▸ WORK ORDER
Only the number is requested. Tally the lines of the data that hold the string "choice".

[Data excerpts]

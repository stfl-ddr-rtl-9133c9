// stfl_ddr_rx: STFL-DDR receiver for one data wire of a DRAM chip.
//
// An stfl_rx_lane (transition detector and pausing shift register) recovers
// the codeword; its bits are then XORed with the row's inversion bit, which
// arrives on the mode wire, to give back the byte before row inversion.
// Both steps follow the design.
//
// Timing is that of stfl_rx_lane: 'valid' is high for the cycle after the
// 12th sampled slot. 'inv' must be valid in that cycle (stfl_mode_rx
// delivers the mode word in the same cycle).
module stfl_ddr_rx
  import stfl_pkg::*;
(
  input  logic       clk,
  input  logic       rst_n,
  input  logic       start,
  input  logic       wire_in,
  input  logic       inv,       // horizontal mode bit of this row
  output logic [7:0] data,
  output logic       valid,
  output logic       dummy_err
);

  logic [7:0] code;

  stfl_rx_lane u_lane (
    .clk       (clk),
    .rst_n     (rst_n),
    .start     (start),
    .wire_in   (wire_in),
    .code      (code),
    .valid     (valid),
    .dummy_err (dummy_err)
  );

  assign data = code ^ {8{inv}};

endmodule
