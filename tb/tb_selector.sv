// tb_selector: checks both operand sources, and literal extension and
// truncation at data widths 8, 4 and 16.
module tb_selector;
  import mpu_pkg::*;
  sel_t s;
  logic [7:0] lit;
  logic [7:0] r8, o8;
  logic [3:0] r4, o4;
  logic [15:0] r16, o16;
  int checks = 0, failures = 0;

  selector #(.DATA_W(8))  d8  (.sel(s), .lit(lit), .reg_data(r8),  .operand(o8));
  selector #(.DATA_W(4))  d4  (.sel(s), .lit(lit), .reg_data(r4),  .operand(o4));
  selector #(.DATA_W(16)) d16 (.sel(s), .lit(lit), .reg_data(r16), .operand(o16));

  initial begin
    #100000 failures++;
    $display("TB_RESULT checks=%0d failures=%0d", checks, failures);
    $finish;
  end

  initial begin
    for (int i = 0; i < 100; i++) begin
      s = sel_t'(i[0]); lit = 8'($urandom); r8 = 8'($urandom); r4 = 4'($urandom); r16 = 16'($urandom);
      #1;
      checks++;
      if (s == SEL_REG) begin
        if (o8 !== r8 || o4 !== r4 || o16 !== r16) failures++;
      end else begin
        if (o8 !== lit || o4 !== lit[3:0] || o16 !== {8'h00, lit}) failures++;
      end
    end
    $display("TB_RESULT checks=%0d failures=%0d", checks, failures);
    $finish;
  end
endmodule
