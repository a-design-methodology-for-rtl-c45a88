// stack_unit: return-address stack of the program counter.
//
// A last-in first-out store of DEPTH words of W bits. `push` stores `din` on
// top; `pop` removes the top word, which is always visible on `top`. Both act
// on the rising clock edge. A push onto a full stack or a pop from an empty
// one is ignored and sets the sticky `err` flag, cleared only by reset.
// The published design places a stack unit inside the program counter to record the
// PC; its depth and its overflow handling are this design's choice.
module stack_unit #(
  parameter int DEPTH = 4,
  parameter int W     = 8
) (
  input  logic         clk,
  input  logic         rst_n,
  input  logic         push,
  input  logic         pop,
  input  logic [W-1:0] din,
  output logic [W-1:0] top,
  output logic         empty,
  output logic         full,
  output logic         err
);

  localparam int PTR_W = $clog2(DEPTH + 1);
  localparam int IDX_W = (DEPTH > 1) ? $clog2(DEPTH) : 1;

  logic [W-1:0]     mem [DEPTH];
  logic [PTR_W-1:0] cnt;  // number of stored words

  assign empty = (cnt == '0);
  assign full  = (cnt == PTR_W'(DEPTH));
  assign top   = empty ? '0 : mem[IDX_W'(cnt - 1'b1)];

  always_ff @(posedge clk or negedge rst_n) begin
    if (!rst_n) begin
      cnt <= '0;
      err <= 1'b0;
      for (int i = 0; i < DEPTH; i++) mem[i] <= '0;
    end else if (push && !pop) begin
      if (full) err <= 1'b1;
      else begin
        mem[IDX_W'(cnt)] <= din;
        cnt      <= cnt + 1'b1;
      end
    end else if (pop && !push) begin
      if (empty) err <= 1'b1;
      else       cnt <= cnt - 1'b1;
    end
  end

  // The controller never pushes and pops in the same cycle.
  a_push_pop_excl : assert property (@(posedge clk) disable iff (!rst_n) !(push && pop));

endmodule
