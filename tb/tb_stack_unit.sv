// tb_stack_unit: random push/pop sequence against a queue model, including
// overflow and underflow, which must be ignored and flagged.
module tb_stack_unit;
  logic clk = 0, rst_n = 0, push = 0, pop = 0;
  logic [7:0] din = 0, top;
  logic empty, full, err;
  int checks = 0, failures = 0;
  logic [7:0] model[$];
  logic merr;

  stack_unit #(.DEPTH(4), .W(8)) dut (.clk(clk), .rst_n(rst_n), .push(push), .pop(pop),
    .din(din), .top(top), .empty(empty), .full(full), .err(err));

  always #5 clk = ~clk;
  initial begin
    repeat (5000) @(posedge clk);
    failures++;
    $display("TB_RESULT checks=%0d failures=%0d", checks, failures);
    $finish;
  end

  task automatic cmp();
    checks++;
    if (empty !== (model.size() == 0) || full !== (model.size() == 4) || err !== merr ||
        (model.size() > 0 && top !== model[$])) begin
      failures++;
      $display("FAIL size=%0d top=%h empty=%b full=%b err=%b", model.size(), top, empty, full, err);
    end
  endtask

  initial begin
    merr = 0;
    #12 rst_n = 1;
    cmp();
    // fill past full
    for (int i = 0; i < 5; i++) begin
      @(negedge clk); push = 1; pop = 0; din = 8'(8'h10 + i);
      if (model.size() < 4) model.push_back(din); else merr = 1;
      @(posedge clk); #1; push = 0; cmp();
    end
    // pop to empty and beyond
    for (int i = 0; i < 5; i++) begin
      @(negedge clk); pop = 1;
      if (model.size() > 0) void'(model.pop_back()); else merr = 1;
      @(posedge clk); #1; pop = 0; cmp();
    end
    rst_n = 0; merr = 0; model.delete(); #1 rst_n = 1; cmp();
    for (int i = 0; i < 300; i++) begin
      @(negedge clk);
      push = 0; pop = 0;
      if ($urandom_range(1)) begin
        push = (model.size() < 4); din = 8'($urandom);
        if (push) model.push_back(din);
      end else begin
        pop = (model.size() > 0);
        if (pop) void'(model.pop_back());
      end
      @(posedge clk); #1; push = 0; pop = 0; cmp();
    end
    $display("TB_RESULT checks=%0d failures=%0d", checks, failures);
    $finish;
  end
endmodule
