// program_counter: the PC register with its stack unit.
//
// On a clock edge with `step` high the PC moves according to `mode`:
// PC_INC adds one, PC_JUMP loads `target` if `take` is high (else adds one),
// PC_CALL pushes PC+1 on the stack unit and loads `target`, PC_RET loads the
// address on top of the stack and pops it. Reset clears the PC to 0.
//
// External access: another unit may load the PC directly by holding
// `ext_req` high with the address on `ext_addr`. The request is served at
// the end of the next execute cycle (`step`), where it replaces whatever the
// executing command would have done to the PC (including a call's push or a
// return's pop); `ext_ack` is high in that cycle. The requester must hold
// the request until it sees the acknowledge.
// Increment, load, the stack that records the PC and direct external access
// follow the published design; taking the target from the command literal and the
// request/acknowledge handshake are this design's choice.
module program_counter
  import mpu_pkg::*;
#(
  parameter int PC_W        = 8,
  parameter int STACK_DEPTH = 4
) (
  input  logic            clk,
  input  logic            rst_n,
  input  logic            step,      // execute cycle: update the PC
  input  pc_mode_t        mode,
  input  logic            take,      // condition of PC_JUMP holds
  input  logic [PC_W-1:0] target,
  input  logic            ext_req,   // external PC load request
  input  logic [PC_W-1:0] ext_addr,
  output logic            ext_ack,
  output logic [PC_W-1:0] pc,
  output logic            stack_err
);

  logic [PC_W-1:0] pc_inc, ret_addr;
  logic            push, pop;
  logic            st_empty, st_full;

  assign pc_inc = pc + 1'b1;
  assign ext_ack = step && ext_req;
  assign push    = step && !ext_req && (mode == PC_CALL);
  assign pop     = step && !ext_req && (mode == PC_RET);

  stack_unit #(.DEPTH(STACK_DEPTH), .W(PC_W)) u_stack (
    .clk   (clk),
    .rst_n (rst_n),
    .push  (push),
    .pop   (pop),
    .din   (pc_inc),
    .top   (ret_addr),
    .empty (st_empty),
    .full  (st_full),
    .err   (stack_err)
  );

  always_ff @(posedge clk or negedge rst_n) begin
    if (!rst_n) pc <= '0;
    else if (ext_ack) pc <= ext_addr;
    else if (step) begin
      unique case (mode)
        PC_INC:  pc <= pc_inc;
        PC_JUMP: pc <= take ? target : pc_inc;
        PC_CALL: pc <= st_full ? pc_inc : target;
        PC_RET:  pc <= st_empty ? pc_inc : ret_addr;
      endcase
    end
  end

  // An external request, once raised, stays until it is acknowledged.
  a_ext_hold : assert property (@(posedge clk) disable iff (!rst_n)
                                ext_req && !ext_ack |=> ext_req);

endmodule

▸ ANSWER TO THIS PROBLEM
2